> _What the exercise asks_: Set the records down again. Match every line exactly.

> _Given information_:
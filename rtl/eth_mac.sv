// eth_mac - 10/100 Mbps Ethernet MAC with an MII PHY interface, a Wishbone
// register slave and direct ports to the TX and RX packet RAMs.
//
// Transmit: a start command through the registers makes the TX reader fetch
// the frame from the TX RAM (one-cycle read latency, at most one byte per
// byte time) and hand it to mac_tx, which adds preamble, SFD, padding and
// FCS; mii_tx_if puts it on TXD/TX_EN. Receive: mii_rx_if strips the
// preamble and SFD, frame_check checks FCS and length, and the RX writer
// stores the bytes, FCS included, from address 0 of the RX RAM. A received
// frame is held until software releases it; frames that arrive meanwhile,
// or while RX_EN is low, are dropped and counted in `rx_dropped`. There is
// no address filter. Full duplex only: there is no collision handling.
// The feature set (MII, preamble generation and removal, padding, too long
// and too short detection, full duplex, 10 and 100 Mbps) is the one the
// text lists; how it is built here is this design's own.
module eth_mac
  import eth_pkg::*;
#(
  parameter int unsigned RAM_AW = 11
) (
  input  logic              clk,
  input  logic              rst,
  // Wishbone slave
  input  logic              wb_cyc,
  input  logic              wb_stb,
  input  logic              wb_we,
  input  logic [2:0]        wb_adr,
  input  logic [31:0]       wb_dat_i,
  output logic [31:0]       wb_dat_o,
  output logic              wb_ack,
  // TX RAM read port
  output logic [RAM_AW-1:0] txr_addr,
  input  logic [7:0]        txr_data,
  // RX RAM write port
  output logic              rxw_en,
  output logic [RAM_AW-1:0] rxw_addr,
  output logic [7:0]        rxw_data,
  // MII
  input  logic              mii_tx_clk,
  output logic [3:0]        mii_txd,
  output logic              mii_tx_en,
  input  logic              mii_rx_clk,
  input  logic              mii_rx_dv,
  input  logic [3:0]        mii_rxd,
  // status
  output logic              tx_busy,
  output logic              rx_pending,
  output rx_status_t        rx_status,
  output logic [15:0]       rx_dropped,
  output logic              tx_padded,
  output logic              rx_done
);
  logic        tx_en, rx_en, pad_en, tx_start, rx_release;
  logic [47:0] mac_addr_unused;
  logic [10:0] tx_len;
  logic [15:0] tx_count, rx_count;

  mac_wb_regs u_regs (
    .clk, .rst, .wb_cyc, .wb_stb, .wb_we, .wb_adr, .wb_dat_i, .wb_dat_o, .wb_ack,
    .tx_en, .rx_en, .pad_en, .mac_addr(mac_addr_unused), .tx_start, .tx_len, .tx_busy,
    .rx_release, .rx_pending, .rx_status, .tx_count, .rx_count
  );

  // ---------------- transmit ----------------
  logic              rd_active;
  logic [1:0]        rd_lat;
  logic [RAM_AW-1:0] rd_ptr;
  logic              s_valid, s_ready, s_last;
  logic              byte_tick, txm_valid, txm_busy, txm_done;
  logic [7:0]        txm_data;

  assign txr_addr = rd_ptr;
  assign s_valid  = rd_active && (rd_lat == 2'd0);
  assign s_last   = (32'(rd_ptr) == 32'(tx_len) - 1);
  assign tx_busy  = rd_active || txm_busy;

  always_ff @(posedge clk) begin
    if (rst) begin
      rd_active <= 1'b0;
      rd_lat    <= '0;
      rd_ptr    <= '0;
      tx_count  <= '0;
    end else begin
      if (rd_lat != 2'd0) rd_lat <= rd_lat - 1'b1;
      if (tx_start && tx_en && !tx_busy && tx_len != 0) begin
        rd_active <= 1'b1;
        rd_ptr    <= '0;
        rd_lat    <= 2'd2;
      end else if (s_valid && s_ready) begin
        if (s_last) rd_active <= 1'b0;
        else begin
          rd_ptr <= rd_ptr + 1'b1;
          rd_lat <= 2'd2;
        end
      end
      if (txm_done) tx_count <= tx_count + 1'b1;
    end
  end

  mac_tx u_tx (
    .clk, .rst, .pad_en, .byte_tick,
    .s_valid, .s_ready, .s_data(txr_data), .s_last,
    .tx_valid(txm_valid), .tx_data(txm_data), .busy(txm_busy),
    .frame_done(txm_done), .padded(tx_padded)
  );

  mii_tx_if u_mii_tx (
    .clk, .rst, .mii_tx_clk, .mii_txd, .mii_tx_en, .byte_tick,
    .tx_valid(txm_valid), .tx_data(txm_data)
  );

  // ---------------- receive ----------------
  logic       rb_valid, rb_sof, rb_eof;
  logic [7:0] rb_data;
  logic       fc_done;
  rx_status_t fc_status;
  logic       accepting;

  mii_rx_if u_mii_rx (
    .clk, .rst, .mii_rx_clk, .mii_rx_dv, .mii_rxd,
    .m_valid(rb_valid), .m_data(rb_data), .m_sof(rb_sof), .m_eof(rb_eof)
  );

  frame_check u_check (
    .clk, .rst, .s_valid(rb_valid), .s_data(rb_data), .s_sof(rb_sof), .s_eof(rb_eof),
    .done(fc_done), .status(fc_status)
  );

  logic accept_now;
  assign accept_now = rb_sof ? (rx_en && !rx_pending) : accepting;
  assign rxw_en     = rb_valid && accept_now && (rxw_addr != '1 || rb_sof);
  assign rxw_data   = rb_data;
  assign rx_done    = fc_done;

  logic [RAM_AW-1:0] wr_ptr;
  assign rxw_addr = rb_sof ? '0 : wr_ptr;

  always_ff @(posedge clk) begin
    if (rst) begin
      accepting  <= 1'b0;
      wr_ptr     <= '0;
      rx_pending <= 1'b0;
      rx_status  <= '0;
      rx_count   <= '0;
      rx_dropped <= '0;
    end else begin
      if (rb_valid && rb_sof) accepting <= rx_en && !rx_pending;
      if (rxw_en) wr_ptr <= rxw_addr + 1'b1;
      if (rx_release) rx_pending <= 1'b0;
      if (fc_done) begin
        if (accepting) begin
          rx_pending <= 1'b1;
          rx_status  <= fc_status;
          rx_count   <= rx_count + 1'b1;
        end else begin
          rx_dropped <= rx_dropped + 1'b1;
        end
        accepting <= 1'b0;
      end
    end
  end
endmodule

> _Answer for the task_:
filename rtl/eth_mac.sv
// eth_mac - 10/100 Mbps Ethernet MAC with an MII PHY interface, a Wishbone
// register slave and direct ports to the TX and RX packet RAMs.
//
// Transmit: a start command through the registers makes the TX reader fetch
// the frame from the TX RAM (one-cycle read latency, at most one byte per
// byte time) and hand it to mac_tx, which adds preamble, SFD, padding and
// FCS; mii_tx_if puts it on TXD/TX_EN. Receive: mii_rx_if strips the
// preamble and SFD, frame_check checks FCS and length, and the RX writer
// stores the bytes, FCS included, from address 0 of the RX RAM. A received
// frame is held until software releases it; frames that arrive meanwhile,
// or while RX_EN is low, are dropped and counted in `rx_dropped`. There is
// no address filter. Full duplex only: there is no collision handling.
// The feature set (MII, preamble generation and removal, padding, too long
// and too short detection, full duplex, 10 and 100 Mbps) is the one the
// text lists; how it is built here is this design's own.
module eth_mac
  import eth_pkg::*;
#(
  parameter int unsigned RAM_AW = 11
) (
  input  logic              clk,
  input  logic              rst,
  // Wishbone slave
  input  logic              wb_cyc,
  input  logic              wb_stb,
  input  logic              wb_we,
  input  logic [2:0]        wb_adr,
  input  logic [31:0]       wb_dat_i,
  output logic [31:0]       wb_dat_o,
  output logic              wb_ack,
  // TX RAM read port
  output logic [RAM_AW-1:0] txr_addr,
  input  logic [7:0]        txr_data,
  // RX RAM write port
  output logic              rxw_en,
  output logic [RAM_AW-1:0] rxw_addr,
  output logic [7:0]        rxw_data,
  // MII
  input  logic              mii_tx_clk,
  output logic [3:0]        mii_txd,
  output logic              mii_tx_en,
  input  logic              mii_rx_clk,
  input  logic              mii_rx_dv,
  input  logic [3:0]        mii_rxd,
  // status
  output logic              tx_busy,
  output logic              rx_pending,
  output rx_status_t        rx_status,
  output logic [15:0]       rx_dropped,
  output logic              tx_padded,
  output logic              rx_done
);
  logic        tx_en, rx_en, pad_en, tx_start, rx_release;
  logic [47:0] mac_addr_unused;
  logic [10:0] tx_len;
  logic [15:0] tx_count, rx_count;

  mac_wb_regs u_regs (
    .clk, .rst, .wb_cyc, .wb_stb, .wb_we, .wb_adr, .wb_dat_i, .wb_dat_o, .wb_ack,
    .tx_en, .rx_en, .pad_en, .mac_addr(mac_addr_unused), .tx_start, .tx_len, .tx_busy,
    .rx_release, .rx_pending, .rx_status, .tx_count, .rx_count
  );

  // ---------------- transmit ----------------
  logic              rd_active;
  logic [1:0]        rd_lat;
  logic [RAM_AW-1:0] rd_ptr;
  logic              s_valid, s_ready, s_last;
  logic              byte_tick, txm_valid, txm_busy, txm_done;
  logic [7:0]        txm_data;

  assign txr_addr = rd_ptr;
  assign s_valid  = rd_active && (rd_lat == 2'd0);
  assign s_last   = (32'(rd_ptr) == 32'(tx_len) - 1);
  assign tx_busy  = rd_active || txm_busy;

  always_ff @(posedge clk) begin
    if (rst) begin
      rd_active <= 1'b0;
      rd_lat    <= '0;
      rd_ptr    <= '0;
      tx_count  <= '0;
    end else begin
      if (rd_lat != 2'd0) rd_lat <= rd_lat - 1'b1;
      if (tx_start && tx_en && !tx_busy && tx_len != 0) begin
        rd_active <= 1'b1;
        rd_ptr    <= '0;
        rd_lat    <= 2'd2;
      end else if (s_valid && s_ready) begin
        if (s_last) rd_active <= 1'b0;
        else begin
          rd_ptr <= rd_ptr + 1'b1;
          rd_lat <= 2'd2;
        end
      end
      if (txm_done) tx_count <= tx_count + 1'b1;
    end
  end

  mac_tx u_tx (
    .clk, .rst, .pad_en, .byte_tick,
    .s_valid, .s_ready, .s_data(txr_data), .s_last,
    .tx_valid(txm_valid), .tx_data(txm_data), .busy(txm_busy),
    .frame_done(txm_done), .padded(tx_padded)
  );

  mii_tx_if u_mii_tx (
    .clk, .rst, .mii_tx_clk, .mii_txd, .mii_tx_en, .byte_tick,
    .tx_valid(txm_valid), .tx_data(txm_data)
  );

  // ---------------- receive ----------------
  logic       rb_valid, rb_sof, rb_eof;
  logic [7:0] rb_data;
  logic       fc_done;
  rx_status_t fc_status;
  logic       accepting;

  mii_rx_if u_mii_rx (
    .clk, .rst, .mii_rx_clk, .mii_rx_dv, .mii_rxd,
    .m_valid(rb_valid), .m_data(rb_data), .m_sof(rb_sof), .m_eof(rb_eof)
  );

  frame_check u_check (
    .clk, .rst, .s_valid(rb_valid), .s_data(rb_data), .s_sof(rb_sof), .s_eof(rb_eof),
    .done(fc_done), .status(fc_status)
  );

  logic accept_now;
  assign accept_now = rb_sof ? (rx_en && !rx_pending) : accepting;
  assign rxw_en     = rb_valid && accept_now && (rxw_addr != '1 || rb_sof);
  assign rxw_data   = rb_data;
  assign rx_done    = fc_done;

  logic [RAM_AW-1:0] wr_ptr;
  assign rxw_addr = rb_sof ? '0 : wr_ptr;

  always_ff @(posedge clk) begin
    if (rst) begin
      accepting  <= 1'b0;
      wr_ptr     <= '0;
      rx_pending <= 1'b0;
      rx_status  <= '0;
      rx_count   <= '0;
      rx_dropped <= '0;
    end else begin
      if (rb_valid && rb_sof) accepting <= rx_en && !rx_pending;
      if (rxw_en) wr_ptr <= rxw_addr + 1'b1;
      if (rx_release) rx_pending <= 1'b0;
      if (fc_done) begin
        if (accepting) begin
          rx_pending <= 1'b1;
          rx_status  <= fc_status;
          rx_count   <= rx_count + 1'b1;
        end else begin
          rx_dropped <= rx_dropped + 1'b1;
        end
        accepting <= 1'b0;
      end
    end
  end
endmodule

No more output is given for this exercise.